→ **Directions for this task**
In your reply, reproduce the lines from the first one below to the line containing "end else if (clear) begin", inclusive, exactly as they stand.

Dataset entries
== == ==

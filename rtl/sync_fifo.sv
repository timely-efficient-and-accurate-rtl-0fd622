// sync_fifo: small synchronous FIFO (helper). One push and one pop per cycle,
// registered storage, first-word-fall-through read (rdata is the head while
// !empty). Pushing when full or popping when empty is ignored; the assertions
// flag it. Used for the bit-mask queue that feeds the main thread.
module sync_fifo #(
  parameter int W     = 8,
  parameter int DEPTH = 16
) (
  input  logic         clk,
  input  logic         rst_n,
  input  logic         clear,
  input  logic         push,
  input  logic [W-1:0] wdata,
  input  logic         pop,
  output logic [W-1:0] rdata,
  output logic         empty,
  output logic         full
);
  localparam int AW = $clog2(DEPTH);
  logic [W-1:0] mem [DEPTH];
  logic [AW-1:0] rp, wp;
  logic [AW:0]   cnt;

  assign empty = (cnt == 0);
  assign full  = (cnt == (AW+1)'(DEPTH));
  assign rdata = mem[rp];

  wire do_push = push && !full;
  wire do_pop  = pop && !empty;

  always_ff @(posedge clk or negedge rst_n) begin
    if (!rst_n) begin
      rp <= '0; wp <= '0; cnt <= '0;
    end else if (clear) begin
      rp <= '0; wp <= '0; cnt <= '0;
    end else begin
      if (do_push) wp <= (wp == AW'(DEPTH-1)) ? '0 : wp + 1'b1;
      if (do_pop)  rp <= (rp == AW'(DEPTH-1)) ? '0 : rp + 1'b1;
      cnt <= cnt + (AW+1)'(do_push) - (AW+1)'(do_pop);
    end
  end

  always_ff @(posedge clk) if (do_push) mem[wp] <= wdata;

  a_no_overflow: assert property (@(posedge clk) disable iff (!rst_n) !(push && full && !clear));
  a_no_underflow: assert property (@(posedge clk) disable iff (!rst_n) !(pop && empty && !clear));
endmodule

== == ==

→ **The completed task**
filename rtl/sync_fifo.sv
repository timely-efficient-and-accurate-rtl-0fd622
// sync_fifo: small synchronous FIFO (helper). One push and one pop per cycle,
// registered storage, first-word-fall-through read (rdata is the head while
// !empty). Pushing when full or popping when empty is ignored; the assertions
// flag it. Used for the bit-mask queue that feeds the main thread.
module sync_fifo #(
  parameter int W     = 8,
  parameter int DEPTH = 16
) (
  input  logic         clk,
  input  logic         rst_n,
  input  logic         clear,
  input  logic         push,
  input  logic [W-1:0] wdata,
  input  logic         pop,
  output logic [W-1:0] rdata,
  output logic         empty,
  output logic         full
);
  localparam int AW = $clog2(DEPTH);
  logic [W-1:0] mem [DEPTH];
  logic [AW-1:0] rp, wp;
  logic [AW:0]   cnt;

  assign empty = (cnt == 0);
  assign full  = (cnt == (AW+1)'(DEPTH));
  assign rdata = mem[rp];

  wire do_push = push && !full;
  wire do_pop  = pop && !empty;

  always_ff @(posedge clk or negedge rst_n) begin
    if (!rst_n) begin
      rp <= '0; wp <= '0; cnt <= '0;
    end else if (clear) begin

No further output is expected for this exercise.